I watched the kid's legs pump harder, his wild green curls bouncing with each step. There was something building around him—a crackling aura that made the air itself seem to vibrate. Green lightning danced across his skin like he'd stuck his finger in the world's most dangerous electrical socket.
Then he jumped.
Not a normal jump. Not even a superhuman jump. This was physics filing a formal complaint and being told to sit down and shut up. The kid launched himself into the air like a green comet, his right arm cocked back, fist glowing with enough concentrated power to make my charged ball bearings look like party tricks.
Holy shit, Broccoli.
My respect for the kid skyrocketed. This wasn't just courage; this was the kind of beautiful, suicidal madness that separated legends from footnotes. The kid was aiming for the Zero-Pointer's head, going for the kill shot with everything he had.
But here's the thing about beautiful, suicidal madness—it usually ends with the suicidal part.
The robot was stable. Balanced. If Broccoli's punch didn't obliterate that metal monster in one shot, he'd be swatted out of the sky like a particularly ambitious fly. Noble? Sure. Effective? The odds were terrible.
Time to rig the game in favor of the house.
"Jiro! I need a weak point! Right leg! Give me a target! NOW!"
She blinked, her earphone jacks twitching. "What are you—"
"DO IT!"
The urgency in my voice must have bypassed her logical objections. Her jacks extended, piercing the rooftop concrete. Her eyes squeezed shut in concentration, and I could practically see her Quirk at work—sound waves penetrating the building, traveling through the foundation, mapping the giant's structural weaknesses.

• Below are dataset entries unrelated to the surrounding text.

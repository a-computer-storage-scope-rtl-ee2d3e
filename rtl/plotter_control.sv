// plotter_control: sequencing of the X-Y point plotter.
//
// The plotter draws a point when its null detector receives a "+seek" pulse,
// drives the pen to the DAC voltages, and answers with a "complete" pulse
// once the pen is down and lifted again.  The enable flip-flop F1 turns
// plotting on and off: each press of the plotter enable button toggles it,
// the computer's end-plot pulse (control bit 5) clears it, and it is held clear
// while the null detector's ready pole is off.  While F1 is set the null
// detector is enabled, the point strobes pass to +seek, and each strobe sets
// the plot-busy flip-flop A11-B2, which keeps the interface busy.  The
// complete pulse starts the pen-lift delay M12 then M13; when M13 ends,
// plot-busy is reset (gated with F1, as A10 does).  When F1 clears, M11 gives a stop reset pulse to plot-busy.
// binary_sense reports F1 to the computer.
//
// The flip-flops, monos and their roles follow the interface.  This design's
// own choices: F1 toggles on the button's press edge; end plot acts on its
// rising edge; plot-busy is reset at the end of M13, so the whole M12 + M13
// time passes first; the M11 stop reset wins over a set; pulse widths are
// counted in clock cycles.
//
// Timing: plot_busy rises in the cycle after a strobe is seen while enabled
// and falls about PENLIFT1_US + PENLIFT2_US after the complete pulse.
module plotter_control #(
  parameter int unsigned TICKS_PER_US = scope_pkg::DEFAULT_TICKS_PER_US,
  parameter int unsigned STOP_US      = 5,
  parameter int unsigned PENLIFT1_US  = 5,
  parameter int unsigned PENLIFT2_US  = 5
) (
  input  logic clk,
  input  logic rst_n,
  input  logic button,
  input  logic end_plot,
  input  logic strobe,
  input  logic nd_ready,
  input  logic nd_complete,
  output logic nd_enable,
  output logic nd_seek,
  output logic plot_busy,
  output logic binary_sense
);
  logic f1, f1_d, button_d, end_plot_d, m12_q, m12_d, m13_q, m13_d, m11_q;
  logic press, end_edge, f1_fall, m12_fall, m13_fall;

  always_comb begin
    press    = button && !button_d;
    end_edge = end_plot && !end_plot_d;
    f1_fall  = f1_d && !f1;
    m12_fall = m12_d && !m12_q;
    m13_fall = m13_d && !m13_q;
  end

  always_ff @(posedge clk) begin
    if (!rst_n) begin
      button_d   <= 1'b0;
      end_plot_d <= 1'b0;
      f1_d       <= 1'b0;
      m12_d      <= 1'b0;
      m13_d      <= 1'b0;
    end else begin
      button_d   <= button;
      end_plot_d <= end_plot;
      f1_d       <= f1;
      m12_d      <= m12_q;
      m13_d      <= m13_q;
    end
  end

  // F1: plotter enable.
  always_ff @(posedge clk) begin
    if (!rst_n || !nd_ready) f1 <= 1'b0;
    else if (end_edge)       f1 <= 1'b0;
    else if (press)          f1 <= !f1;
  end

  // A9: strobes to +seek while enabled.
  always_comb nd_seek = strobe && f1;

  // M11 stop reset, M12-M13 pen lift delay.
  mono #(.WIDTH(STOP_US * TICKS_PER_US)) u_m11 (
    .clk, .rst_n, .trig(f1_fall), .q(m11_q));
  mono #(.WIDTH(PENLIFT1_US * TICKS_PER_US)) u_m12 (
    .clk, .rst_n, .trig(nd_complete), .q(m12_q));
  mono #(.WIDTH(PENLIFT2_US * TICKS_PER_US)) u_m13 (
    .clk, .rst_n, .trig(m12_fall), .q(m13_q));

  // A11-B2: plot busy.
  always_ff @(posedge clk) begin
    if (!rst_n || m11_q)      plot_busy <= 1'b0;
    else if (nd_seek)         plot_busy <= 1'b1;
    else if (m13_fall && f1)  plot_busy <= 1'b0;
  end

  always_comb begin
    nd_enable    = f1;
    binary_sense = f1;
  end
endmodule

"Got it!" Her eyes snapped open, bright and sharp. "Main ankle hydraulics! There's a stress fracture in the primary actuator!"
My hands were already moving. Three steel ball bearings rolled into my palm, each one accepting my Quirk's energy until they glowed like miniature stars. The violet light was so intense it left afterimages when I blinked.
Surgical strikes. Precision over power. Make the giant dance to my rhythm.
I flicked my wrist three times in rapid succession, each bearing following a perfect arc through the air.
The first bearing hit the ankle joint's outer housing. BANG! Metal shrieked as the explosion tore through already-weakened plating.
The second struck the hydraulic coupling. BANG! Fluid sprayed in a pressurized geyser, rainbow-slick in the afternoon light.
The third found the primary actuator rod. BANG! The sound was different this time—not just an explosion, but the death rattle of sophisticated machinery giving up the ghost.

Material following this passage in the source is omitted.